Rituraj bharadwaj et al formulated paclitaxel for treatment of skin cancer by ultrasonication and high speed homogenization technique. SLN’s were dispersed in topical gel and were found to exhibit sustained release. This gel exhibited quite high efficiency as compared to normal paclitaxel topical gel. Rasha A. Khallaf et al reported enhanced diffusion and release rate of 5-FU SLN formulated in sodium CMC gel , proving it to be promising drug delivery. A study conducted by T. geetha et al reported that anticancer agent sesamol’s formulation in SLN increased its bioavailability by enhancing its retention on skin and exerted desired anticancer effect. Doxorubicin permeability was found to be enhanced by formulating them in SLN, as reported by Ailar Tupal et al. RS Paruvathanahalli formulated 5-FU NLC hydrogel by high pressure homogenization technique in which LBS was used as liquid lipid, PRE as solid lipid and polyoxyl-15-hydroxystearate as surfactant. He reported that retention and permeation were enhanced while skin irritation was reduced. 5-ALA NLC were developed by AS. Qidwai which showed increased concentration in target skin layers, enhanced cytotoxicityand penetration. This enhanced the efficiency of PDT as it directly affected the accumulation of PpIX photosensitizer.

Carbon Nanotubes:

Coaxial sheets of graphite folded into cylinder are known as carbon nanotubes containing carbon allotropes. They were developed to overcome the poor stability, scale up hurdles and low encapsulation efficacy of previously developed nanocarriers. They may consist of single graphite sheet known as single walled carbon nanotubes or several sheets of graphite known as multi walled carbon nanotubes.

The mechanism by which these nanotubes release drug is either by application of electric current induced by applied potential across the application area or polymer degradation . Application of voltage across the applied area causes the electrons to flow in a specified direction, repelling the anionic drug from carbon nanotubes and forcing them to cross stratum corneum. The potential required to force the drug across stratum corneum is determined to be 1.1 volt. Carbon is used as it is good conductor and induces electron flow on application of voltage. Several advancements in carbon nanotubes has been made such as CNT polymer drug loaded microneedle which offers significant strength. The needle forces the drug across the skin layers and promotes drug penetration in deeper layers of skin. Loading hydrogels with carbon nanotubes delivers the drug on providing electrical stimuli. Yun et al explained the release of drug from hydrogels loaded with Multi walled carbon nanotubes. On applying voltage, the ionization of functional groups in polymer was altered, governing release of drug from formulation.

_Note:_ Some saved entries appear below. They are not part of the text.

// reverse_converter -- RNS to binary for the moduli set
// {2^N-1, 2^(N+K), 2^N+1}.
//
// Let M2 = 2^(2N)-1 = (2^N-1)(2^N+1). The result is X = Y * 2^(N+K) + x2,
// i.e. the concatenation {Y, x2}, where Y = floor(X / 2^(N+K)) < M2.
// Y is found modulo M2 as
//   Y == 2^-(N+K) * (Z - x2),
//   Z == x1 * (2^N+1) * 2^(N-1) + x3 * (2^N-1) * 2^(N-1)   (mod M2),
// Z being the CRT combination of x1 and x3 (2^(N-1) is the inverse of 2
// modulo 2^N-1 and of -2 modulo 2^N+1). Modulo M2 a product with a power
// of two is a rotation of a 2N-bit word and a negation is a bitwise
// complement, so the operand preparation needs wires and inverters only:
//   opA = rotl({x1, x1}, s)                      x1 * (2^N+1)
//   opB = rotl({x3[N-1:0], 0..0, x3[N]}, s)      x3 * 2^N
//   opC = rotl(~zext(x3), s)                     -x3
//   opD = rotl(~zext(x2), r)                     -x2
// with r = -(N+K) mod 2N and s = (N-1+r) mod 2N. Two 2N-bit CSAs with
// end-around carry and a modulo 2^(2N)-1 (Brent-Kung, EAC) adder sum the four
// words. That adder may give zero as all ones; Y < M2, so all ones is
// mapped to 0 before {Y, x2} is formed.
// Purely combinational. Accepts x1 in [0, 2^N-1] (all ones meaning 0),
// x2 any value, x3 in [0, 2^N]. Requires 1 <= K <= N.
// The structure (operand preparation, two 2N-bit EAC CSAs, modulo
// 2^(2N)-1 adder, output Y & x2) follows the source design; the operand
// words, the choice of a Brent-Kung adder and the zero fix are this
// design's own.
module reverse_converter #(
  parameter int unsigned N = 4,
  parameter int unsigned K = 4
) (
  input  logic [N-1:0]     x1,
  input  logic [N+K-1:0]   x2,
  input  logic [N:0]       x3,
  output logic [3*N+K-1:0] x
);
  if (K < 1 || K > N) begin : g_bad_k
    $error("reverse_converter: K must be in [1, N]");
  end

  localparam int unsigned W  = 2 * N;
  localparam int unsigned R  = (W - ((N + K) % W)) % W;
  localparam int unsigned S  = (N - 1 + R) % W;

  function automatic logic [W-1:0] rotl(input logic [W-1:0] v, input int unsigned k);
    logic [W-1:0] r;
    for (int unsigned i = 0; i < W; i++) r[(i + k) % W] = v[i];
    return r;
  endfunction

  // ---------------- operand preparation ----------------
  logic [W-1:0] x1x1, x3sh, x3e, x2e;
  logic [W-1:0] op_a, op_b, op_c, op_d;
  always_comb begin
    x1x1 = {x1, x1};
    x3sh = '0;
    x3sh[W-1:N] = x3[N-1:0];
    x3sh[0]     = x3[N];
    x3e  = '0;
    x3e[N:0] = x3;
    x2e  = '0;
    x2e[N+K-1:0] = x2;
    op_a = rotl(x1x1, S);
    op_b = rotl(x3sh, S);
    op_c = rotl(~x3e, S);
    op_d = rotl(~x2e, R);
  end

  // ---------------- modulo 2^(2N)-1 reduction ----------------
  logic [W-1:0] s0, c0, s1, c1, y_raw, y;
  csa_eac #(.N(W)) u_csa0 (.x(op_a), .y(op_b), .z(op_c), .sum(s0), .carry(c0));
  csa_eac #(.N(W)) u_csa1 (.x(s0),   .y(c0),   .z(op_d), .sum(s1), .carry(c1));
  bk_modadd #(.N(W)) u_add (.a(s1), .b(c1), .s(y_raw));

  always_comb begin
    y = (y_raw == '1) ? '0 : y_raw;
    x = {y, x2};
  end
endmodule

KS siu et al. successfully formulated siRNA in single walled carbon nanotube for treatment of melanoma. siRNA silences the gene responsible for development of cancer and exerts anticancer effect. However, delivery of siRNA in vivo is quite difficult. Formulating it into carbon nanotubes enhanced its entry in cell and protected it. By silencing gene it reduced the tumor growth within 25 days. The fullerenes have intrinsic ability of generation of reactive oxygen species or singlet oxygen. This fact has been utilized in enhancing the efficacy of photodynamic therapy. A. Karunya et al reported that formulation of photosensitizers in carbon nanotubes enhanced biocompatibility, selective targeting, stability and increased generation of reactive oxygen species. Camptothecin multi walled carbon nanotubes were functionalized with polyvinyl alcohol for treatment of skin cancer. A study performed by PN Samanta et al compared the effects of 5- aminolevulinic acid boron nitride nanotubes and 5-ALA carbon nanotubes. The results indicated that boron nitride nanotubes are more favourable as compared to carbon nanotubes. A study performed by J. Shi et al compared the efficacy of hematoporphyrin monomethyl ether hyluronic acid carbon nanotubes by subjecting to PDT and PTT alone and combination of photodynamic therapy and photothermal therapy. Hyluronic acid CNT exhibited high aqueous solubility and tumor targeting. Hematoporphyrin monomethyl ether was then adsorbed on this hyluronic acid CNT. It was observed that combination of photodynamic therapy and photothermal therapy showed superior effect over individual therapies.